1. 1. Checkout repository: Similar to the build job, it pulls the latest code from the repository.

   2. Build the Docker image: Uses docker build to create a Docker image named django-portfolio based on the Dockerfile. After building, it lists the images to confirm success and view image details.

   3. Tag the Docker image: Adds a tag latest to the Docker image (django-portfolio:latest) to distinguish it as the most recent build.

   4. Login to DockerHub: Uses docker/login-action@v3 to authenticate with Docker Hub.
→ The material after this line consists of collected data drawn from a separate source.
| parameter    | default | meaning |
|--------------|---------|---------|
| `UNIFIED`    | 1       | descriptors in the shared cache (1) or in a separate BB-cache (0) |
| `HINT_MODE`  | `HINTS_REDISTRIBUTE` | see above |
| `IC_SIZE`, `IC_WAYS` | 2048, 2 | shared/instruction cache bytes and ways (32 B lines) |
| `BBC_SETS`, `BBC_WAYS` | 16, 2 | separate BB-cache (used when `UNIFIED=0`) |
| `BBQ_DEPTH`  | 4       | basic block queue (power of two) |
| `BP_ENTRIES` | 256     | bimodal predictor counters |
| `RAS_DEPTH`  | 8       | return address stack (power of two) |
| `PB_ENTRIES` | 4       | prefetch buffer lines |
| `RESET_PC`   | 0       | first descriptor address |

The regular, large configuration is `IC_SIZE=32768, IC_WAYS=32,
BBC_SETS=64, BBC_WAYS=4`. It runs with the same RTL.

## Files

| file | what it is |
|------|------------|
| `rtl/bliss_pkg.sv` | descriptor, queue-entry, packet and event types; address helpers |
| `rtl/bliss_frontend.sv` | top: PC register, wiring, port and L2 sharing, separate-BB-cache refill FSM |
| `rtl/next_pc.sv` | next-PC selection, RAS control, BBQ entry formation |
| `rtl/bb_cache.sv` | separate descriptor cache (`UNIFIED=0`) |
| `rtl/desc_fetch.sv` | descriptor lookup through the shared cache (`UNIFIED=1`) |
| `rtl/bimod_predictor.sv`, `rtl/ras.sv` | direction and return prediction |
| `rtl/bbq.sv` | basic block queue with prefetch flags |
| `rtl/icache.sv` | two-stage cache with READ/PROBE/FILL and hint indexing |
| `rtl/fetch_unit.sv` | instruction fetch and miss handling |
| `rtl/prefetcher.sv` | BBQ-driven prefetcher and prefetch buffer |
| `rtl/l2_arbiter.sv` | L2 port sharing |
| `tb/tb_<module>.sv` | one self-checking unit test per module |
| `tb/frontend_harness.sv`, `tb/l2_model.sv` | end-to-end harness: program, back-end model, behavioural L2 |
| `tb/tb_bliss_frontend*.sv` | end-to-end runs: default, `_split` (UNIFIED=0), `_exclude` (exclusion hints), `_regular` (large arrays) |

## Simulating

Every testbench prints `TB_RESULT checks=<n> failures=<m>` and stops itself.
A watchdog ends a run that hangs and counts it as a failure. With Verilator
5, run from the top directory:

```
verilator --binary --timing -Irtl -y rtl rtl/bliss_pkg.sv \
    tb/l2_model.sv tb/frontend_harness.sv tb/tb_bliss_frontend.sv \
    --top-module tb_bliss_frontend
./obj_dir/Vtb_bliss_frontend
```

For a unit test, name its file and top, and add `tb/l2_model.sv` if the test
uses it. For example, `tb_prefetcher` and `tb_desc_fetch` need it. Each run
takes well under a second.

### What the end-to-end test does

`frontend_harness` places a small BLISS program in the behavioural L2:

* a nested loop;
* a call to a function containing a branch whose direction alternates;
* a return, jumps and an empty block;
* blocks that cross cache lines;
* three hot blocks whose lines collide in one cache set. They share a hint
  value, so hints do not separate them.

Its back-end model works as follows:

* It runs the program's control flow itself.
* It accepts packets with random stalls.
* It checks every word of every block, in program order.
* It trains the predictor and redirects on every wrong `pred_next`.

At the end it counts how often each mechanism fired:

* descriptor hits, misses and refills;
* BBQ-full stalls;
* redirects;
* RAS pushes and pops;
* taken predictions;
* cache misses;
* prefetch-buffer hits;
* probes;
* prefetches;
* blocks served from the one-line buffer.
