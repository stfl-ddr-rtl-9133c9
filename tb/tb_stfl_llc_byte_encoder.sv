// tb_stfl_llc_byte_encoder: self-checking testbench of stfl_llc_byte_encoder.
//
// All 65536 (alpha, beta) pairs are compared with the reference choice of
// mode and codeword. The codeword must have at most four 1s, must decode
// back to alpha, and each of the three modes must occur.
module tb_stfl_llc_byte_encoder;
  import tb_stfl_ref_pkg::*;
  import stfl_pkg::*;

  logic [7:0] alpha, beta, code;
  llc_mode_e  mode;
  int checks = 0, failures = 0;
  int n_mode [3] = '{0, 0, 0};

  stfl_llc_byte_encoder dut (.alpha, .beta, .code, .mode);

  task automatic check(input bit cond, input string msg);
    checks++;
    if (!cond) begin failures++; $display("FAIL: %s", msg); end
  endtask

  initial begin
    #1000000;
    failures++;
    $display("watchdog expired");
    $display("TB_RESULT checks=%0d failures=%0d", checks, failures);
    $finish;
  end

  initial begin
    for (int a = 0; a < 256; a++)
      for (int b = 0; b < 256; b++) begin
        logic [7:0] e_code, back;
        logic [2:0] e_mode;
        alpha = 8'(a); beta = 8'(b);
        #1;
        e_mode = llc_encode(alpha, beta, e_code);
        check(mode == e_mode && code == e_code,
              $sformatf("a=%b b=%b: mode %b code %b, expected %b %b", alpha, beta, mode, code, e_mode, e_code));
        check(ones({56'b0, code}) <= 4, "codeword at most four 1s");
        back = (mode == LLC_MODE_XOR) ? code ^ beta : (mode == LLC_MODE_INV) ? ~code : code;
        check(back == alpha, "codeword decodes back");
        case (mode)
          LLC_MODE_ORIG: n_mode[0]++;
          LLC_MODE_INV:  n_mode[1]++;
          default:       n_mode[2]++;
        endcase
      end
    check(n_mode[0] > 0 && n_mode[1] > 0 && n_mode[2] > 0, "all three modes used");
    $display("modes: orig %0d inv %0d xor %0d", n_mode[0], n_mode[1], n_mode[2]);
    $display("TB_RESULT checks=%0d failures=%0d", checks, failures);
    $finish;
  end

endmodule
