// stfl_llc_group_decoder: STFL-LLC decoder for one group of bytes.
//
// The inverse of stfl_llc_group_encoder. Each received codeword is turned
// back into its byte according to its 3-bit mode: 000 as is, 01D inverted,
// 1D0 XORed with the already decoded right-hand neighbour (the constant
// 01010101 for the rightmost byte). Decoding therefore runs from the
// rightmost byte leftwards, an XOR chain at most GROUP_BYTES long. A mode
// pattern other than the three defined ones sets 'mode_err' and the byte is
// taken as is. The decoding rule follows the design; the error flag is this
// implementation's addition.
//
// Purely combinational. Byte order and mode-word packing as in the encoder.
module stfl_llc_group_decoder
  import stfl_pkg::*;
#(
  parameter int unsigned GROUP_BYTES = 4
) (
  input  logic [8*GROUP_BYTES-1:0] code,
  input  logic [3*GROUP_BYTES-1:0] mode,
  output logic [8*GROUP_BYTES-1:0] data,
  output logic                     mode_err
);

  always_comb begin
    logic [7:0] beta;
    logic [7:0] c;
    logic [2:0] m;
    data     = '0;
    mode_err = 1'b0;
    beta     = LLC_XOR_CONST;
    for (int i = GROUP_BYTES - 1; i >= 0; i--) begin
      c = code[8*i +: 8];
      m = mode[3*(GROUP_BYTES-1-i) +: 3];
      case (m)
        LLC_MODE_ORIG: data[8*i +: 8] = c;
        LLC_MODE_INV:  data[8*i +: 8] = ~c;
        LLC_MODE_XOR:  data[8*i +: 8] = c ^ beta;
        default: begin
          data[8*i +: 8] = c;
          mode_err       = 1'b1;
        end
      endcase
      beta = data[8*i +: 8];
    end
  end

endmodule
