// tb_stfl_llc_group_decoder: self-checking testbench of stfl_llc_group_decoder.
//
// Groups coded by the reference model must decode to the original bytes,
// including chains where several neighbouring bytes use XOR mode. An
// undefined mode pattern must raise 'mode_err'.
module tb_stfl_llc_group_decoder;
  import tb_stfl_ref_pkg::*;

  logic [31:0] code, data;
  logic [11:0] mode;
  logic        mode_err;
  int checks = 0, failures = 0, n_chain = 0;

  stfl_llc_group_decoder dut (.code, .mode, .data, .mode_err);

  task automatic check(input bit cond, input string msg);
    checks++;
    if (!cond) begin failures++; $display("FAIL: %s", msg); end
  endtask

  initial begin
    #100000;
    failures++;
    $display("watchdog expired");
    $display("TB_RESULT checks=%0d failures=%0d", checks, failures);
    $finish;
  end

  task automatic one(input logic [31:0] d);
    logic [31:0] c;
    logic [11:0] m;
    llc_group(d, c, m);
    code = c; mode = m;
    #1;
    check(data == d, $sformatf("decoded %h expected %h (mode %b)", data, d, m));
    check(!mode_err, "no mode error on legal modes");
    if (m[11:9] == 3'b100 && m[8:6] == 3'b100) n_chain++;
  endtask

  initial begin
    one(32'h0);
    one('1);
    one(32'h5555_5555);
    for (int i = 0; i < 3000; i++) begin
      logic [7:0] b;
      b = 8'($urandom);
      case ($urandom % 3)
        0: one($urandom);
        1: one({b, b ^ 8'h01, b, b ^ 8'h10});
        default: one({b ^ 8'h80, b ^ 8'h01, b, b ^ 8'h10});
      endcase
    end
    check(n_chain > 0, "XOR chain exercised");
    code = '0; mode = 12'b110_000_000_000;
    #1 check(mode_err, "undefined mode flagged");
    $display("TB_RESULT checks=%0d failures=%0d", checks, failures);
    $finish;
  end

endmodule
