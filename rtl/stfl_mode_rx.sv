// stfl_mode_rx: serial receiver for the 12 mode bits of one burst.
//
// With TRANSITION = 0 the wire level of each slot is the mode bit; with
// TRANSITION = 1 a transition detector (previous-level flip-flop and XOR)
// turns each flip into a 1. Every slot is shifted into a serial-in,
// parallel-out register: mode bits carry no dummies to remove (the dummy
// positions of the LLC patterns are part of the 12-bit mode word).
//
// Timing matches stfl_rx_lane: 'start' at edge S (the transmitter's start
// edge), slots sampled at S+1 .. S+12, 'valid' high for the cycle after
// S+12 with the word on 'mode' (first received bit in the MSB).
module stfl_mode_rx
  import stfl_pkg::*;
#(
  parameter bit TRANSITION = 1'b0
) (
  input  logic              clk,
  input  logic              rst_n,
  input  logic              start,
  input  logic              wire_in,
  output logic [SLOTS-1:0]  mode,
  output logic              valid
);

  logic             prev_lvl;
  logic             bit_in;
  logic [SLOTS-1:0] sr;
  logic [SLOTS-1:0] sr_next;
  logic [CNT_W-1:0] cnt;

  assign bit_in  = TRANSITION ? (wire_in ^ prev_lvl) : wire_in;
  assign sr_next = {sr[SLOTS-2:0], bit_in};

  always_ff @(posedge clk or negedge rst_n) begin
    if (!rst_n) begin
      prev_lvl <= 1'b0;
      sr       <= '0;
      mode     <= '0;
      cnt      <= '0;
      valid    <= 1'b0;
    end else begin
      prev_lvl <= wire_in;
      valid    <= 1'b0;
      if (cnt != '0) begin
        sr  <= sr_next;
        cnt <= cnt - 1'b1;
        if (cnt == CNT_W'(1)) begin
          mode  <= sr_next;
          valid <= 1'b1;
        end
      end
      if (start) cnt <= CNT_W'(SLOTS);
    end
  end

endmodule
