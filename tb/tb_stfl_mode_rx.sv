// tb_stfl_mode_rx: self-checking testbench of stfl_mode_rx.
//
// Two instances, level and transition signalling, each fed its own wire
// driven by the testbench with a random 12-bit word, one slot per cycle
// after the 'start' edge. Both must present the word 12 cycles after start.
module tb_stfl_mode_rx;
  logic clk = 0, rst_n = 0, start = 0, w_lvl = 0, w_tr = 0;
  logic [11:0] m_lvl, m_tr;
  logic v_lvl, v_tr;
  int checks = 0, failures = 0;

  always #5 clk = ~clk;

  stfl_mode_rx #(.TRANSITION(1'b0)) dut_lvl (.clk, .rst_n, .start, .wire_in(w_lvl),
    .mode(m_lvl), .valid(v_lvl));
  stfl_mode_rx #(.TRANSITION(1'b1)) dut_tr (.clk, .rst_n, .start, .wire_in(w_tr),
    .mode(m_tr), .valid(v_tr));

  task automatic check(input bit cond, input string msg);
    checks++;
    if (!cond) begin failures++; $display("FAIL: %s", msg); end
  endtask

  initial begin
    repeat (200000) @(posedge clk);
    failures++;
    $display("watchdog expired");
    $display("TB_RESULT checks=%0d failures=%0d", checks, failures);
    $finish;
  end

  task automatic burst(input logic [11:0] m);
    @(negedge clk);
    start = 1;
    @(posedge clk);
    for (int k = 0; k < 12; k++) begin
      #1;
      if (k == 0) start = 0;
      w_lvl = m[11-k];
      w_tr  = w_tr ^ m[11-k];
      check(!v_lvl && !v_tr, "no early valid");
      @(posedge clk);
    end
    #1;
    check(v_lvl && v_tr, "valid 12 cycles after start");
    check(m_lvl == m, $sformatf("level word %h expected %h", m_lvl, m));
    check(m_tr == m, $sformatf("transition word %h expected %h", m_tr, m));
  endtask

  initial begin
    repeat (3) @(posedge clk);
    rst_n = 1;
    burst(12'hFFF);
    burst(12'h000);
    for (int i = 0; i < 200; i++) burst(12'($urandom));
    $display("TB_RESULT checks=%0d failures=%0d", checks, failures);
    $finish;
  end

endmodule
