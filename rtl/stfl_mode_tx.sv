// stfl_mode_tx: serial transmitter for the 12 mode bits of one burst.
//
// The mode word is loaded into a parallel-in, serial-out shift register and
// sent MSB first, one bit per slot, with no delay injection. With
// TRANSITION = 0 (the STFL-DDR mode wire, a DDR4-style pseudo open drain
// wire) each bit is sent as a level. With TRANSITION = 1 (the STFL-LLC mode
// wire, a low-power wire) each 1 is a flip of the wire level; the LLC mode
// patterns already space 1s apart, so no dummy has to be added. The serial
// shift register and the transition generator follow the design; level
// signalling on the DDR mode wire and the slot timing are this
// implementation's reading.
//
// Timing matches stfl_tx_lane: 'start' at edge T drives slot 1, slot k is on
// 'wire_out' after edge T+k-1, back-to-back bursts may start at edge T+12,
// and 'oe' is high from edge T to edge T+12. While idle the level follows
// 'line_in'.
module stfl_mode_tx
  import stfl_pkg::*;
#(
  parameter bit TRANSITION = 1'b0
) (
  input  logic              clk,
  input  logic              rst_n,
  input  logic              start,
  input  logic [SLOTS-1:0]  mode,
  input  logic              line_in,
  output logic              wire_out,
  output logic              oe
);

  logic [SLOTS-1:0] sr;
  logic             lvl;
  logic [CNT_W-1:0] cnt;
  logic             tail;
  logic             base;

  assign wire_out = lvl;
  assign oe       = (cnt != '0) || tail;
  assign base     = oe ? lvl : line_in;

  // level after sending bit 'b' from level 'l'
  function automatic logic send(input logic l, input logic b);
    return TRANSITION ? (l ^ b) : b;
  endfunction

  always_ff @(posedge clk or negedge rst_n) begin
    if (!rst_n) begin
      sr   <= '0;
      lvl  <= 1'b0;
      cnt  <= '0;
      tail <= 1'b0;
    end else if (start) begin
      sr   <= {mode[SLOTS-2:0], 1'b0};
      lvl  <= send(base, mode[SLOTS-1]);
      cnt  <= CNT_W'(SLOTS - 1);
      tail <= 1'b0;
    end else if (cnt != '0) begin
      sr   <= {sr[SLOTS-2:0], 1'b0};
      lvl  <= send(lvl, sr[SLOTS-1]);
      cnt  <= cnt - 1'b1;
      tail <= (cnt == CNT_W'(1));
    end else begin
      lvl  <= line_in;
      tail <= 1'b0;
    end
  end

endmodule
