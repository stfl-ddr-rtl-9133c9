// tb_stfl_mode_tx: self-checking testbench of stfl_mode_tx.
//
// Two instances: level signalling (DDR mode wire) and transition signalling
// (LLC mode wire). Random 12-bit mode words are sent back to back; every
// slot is compared with the word's bit (level) or with a flip/no flip
// (transition), MSB first, and 'oe' must cover the burst.
module tb_stfl_mode_tx;
  logic clk = 0, rst_n = 0, start = 0;
  logic [11:0] mode = '0;
  logic w_lvl, w_tr, oe_lvl, oe_tr;
  int checks = 0, failures = 0;

  always #5 clk = ~clk;

  stfl_mode_tx #(.TRANSITION(1'b0)) dut_lvl (.clk, .rst_n, .start, .mode,
    .line_in(w_lvl), .wire_out(w_lvl), .oe(oe_lvl));
  stfl_mode_tx #(.TRANSITION(1'b1)) dut_tr (.clk, .rst_n, .start, .mode,
    .line_in(w_tr), .wire_out(w_tr), .oe(oe_tr));

  task automatic check(input bit cond, input string msg);
    checks++;
    if (!cond) begin failures++; $display("FAIL: %s", msg); end
  endtask

  initial begin
    repeat (200000) @(posedge clk);
    failures++;
    $display("watchdog expired");
    $display("TB_RESULT checks=%0d failures=%0d", checks, failures);
    $finish;
  end

  task automatic burst(input logic [11:0] m);
    logic prev_tr;
    @(negedge clk);
    start = 1; mode = m;
    prev_tr = w_tr;
    @(posedge clk); #1;
    start = 0;
    for (int k = 0; k < 12; k++) begin
      check(w_lvl == m[11-k], $sformatf("level slot %0d of %b", k + 1, m));
      check(w_tr == (prev_tr ^ m[11-k]), $sformatf("transition slot %0d of %b", k + 1, m));
      check(oe_lvl && oe_tr, "oe during burst");
      prev_tr = w_tr;
      if (k < 11) begin @(posedge clk); #1; end
    end
  endtask

  initial begin
    repeat (3) @(posedge clk);
    rst_n = 1;
    burst(12'hFFF);
    burst(12'h000);
    burst(12'b100_010_000_100);
    for (int i = 0; i < 200; i++) burst(12'($urandom));
    repeat (3) @(posedge clk);
    #1 check(!oe_lvl && !oe_tr, "oe released when idle");
    $display("TB_RESULT checks=%0d failures=%0d", checks, failures);
    $finish;
  end

endmodule
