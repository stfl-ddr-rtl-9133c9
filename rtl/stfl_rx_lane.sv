// stfl_rx_lane: STFL receiver for one low-power data wire.
//
// A transition detector (a flip-flop holding the previous wire level and an
// XOR) turns a flip into a 1 and no flip into a 0. The detected bits go into
// a serial-in, parallel-out shift register. The bit detected in one slot also
// controls the shift in the next: after a 1 the register pauses for one slot,
// which drops the dummy 0 the transmitter put there. After eight data bits
// the register stops, so the zero padding at the end of the burst is ignored.
// The detector and the pausing shift register follow the design; the burst
// framing by a 'start' strobe and a slot counter is this implementation's.
//
// Timing: 'start' is sampled at edge S, the same edge at which the far-end
// stfl_tx_lane samples its 'start'. The 12 slots are sampled at edges
// S+1 .. S+12, and 'valid' is high for the one cycle after edge S+12 with the
// received codeword on 'code' (first received bit in the MSB). A new 'start'
// may come at edge S+12, together with the last sample of the burst before.
// 'dummy_err' is a sticky flag for a flip seen in a slot that must be a dummy.
module stfl_rx_lane
  import stfl_pkg::*;
(
  input  logic       clk,
  input  logic       rst_n,
  input  logic       start,     // a burst's first slot is sampled next edge
  input  logic       wire_in,   // wire level
  output logic [7:0] code,      // received codeword
  output logic       valid,     // one-cycle pulse: 'code' is complete
  output logic       dummy_err  // sticky: a flip arrived in a dummy slot
);

  logic             prev_lvl;   // transition detector flip-flop
  logic             det;        // detected bit of this slot
  logic [7:0]       sr;         // serial-in, parallel-out shift register
  logic [7:0]       sr_next;
  logic [3:0]       nbits;      // data bits taken so far
  logic             take;       // this slot is a data bit
  logic             skip;       // previous bit was 1: this slot is a dummy
  logic [CNT_W-1:0] cnt;        // slots left in the burst
  logic             active;

  assign det     = wire_in ^ prev_lvl;
  assign active  = (cnt != '0);
  assign take    = active && !skip && (nbits != 4'd8);
  assign sr_next = take ? {sr[6:0], det} : sr;

  always_ff @(posedge clk or negedge rst_n) begin
    if (!rst_n) begin
      prev_lvl  <= 1'b0;
      sr        <= '0;
      code      <= '0;
      nbits     <= '0;
      skip      <= 1'b0;
      cnt       <= '0;
      valid     <= 1'b0;
      dummy_err <= 1'b0;
    end else begin
      prev_lvl <= wire_in;
      valid    <= 1'b0;
      if (active) begin
        cnt <= cnt - 1'b1;
        sr  <= sr_next;
        if (skip) begin
          skip <= 1'b0;                      // shift paused: dummy dropped
          if (det) dummy_err <= 1'b1;
        end else if (take) begin
          nbits <= nbits + 1'b1;
          skip  <= det;
        end
        if (cnt == CNT_W'(1)) begin
          code  <= sr_next;
          valid <= 1'b1;
        end
      end
      if (start) begin
        sr    <= '0;
        nbits <= '0;
        skip  <= 1'b0;
        cnt   <= CNT_W'(SLOTS);
      end
    end
  end

endmodule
GitHub secrets store the Docker Hub username (USERNAME) and access token (DOCKERHUB_TOKEN), providing secure credentials without exposing them in the workflow.

   5. Push Docker image to Docker Hub: Pushes the tagged Docker image to Docker Hub under the repository doridoro/django-portfolio:latest, making it available for deployment.

This GitHub Actions configuration thus ensures that every commit or pull request to the main branch is automatically linted, tested, and, if successful, the updated application is containerized and pushed to Docker Hub. This setup streamlines the CI/CD process, providing a robust system for consistent, reliable application deployment.

This GitHub Actions configuration automates the CI/CD pipeline for a Django project containerized with Docker. The process ensures that the Docker image is built and pushed to Docker Hub every time code is pushed or updated on the main branch, making sure that your deployments are up-to-date and reliable.

• • Automated Builds: You no longer need to manually build and push Docker images, ensuring consistency and saving time.
  • Secure and Efficient: Using encrypted secrets for Docker Hub credentials ensures security, while automated workflows enhance efficiency and reliability.
  • Multi-platform Support: The setup steps including QEMU and Buildx ensure that you can build images for multiple architectures if necessary.

By integrating this workflow into your project, you bring the power of continuous integration and delivery to your development pipeline, fostering a healthier, faster, and more reliable deployment cycle.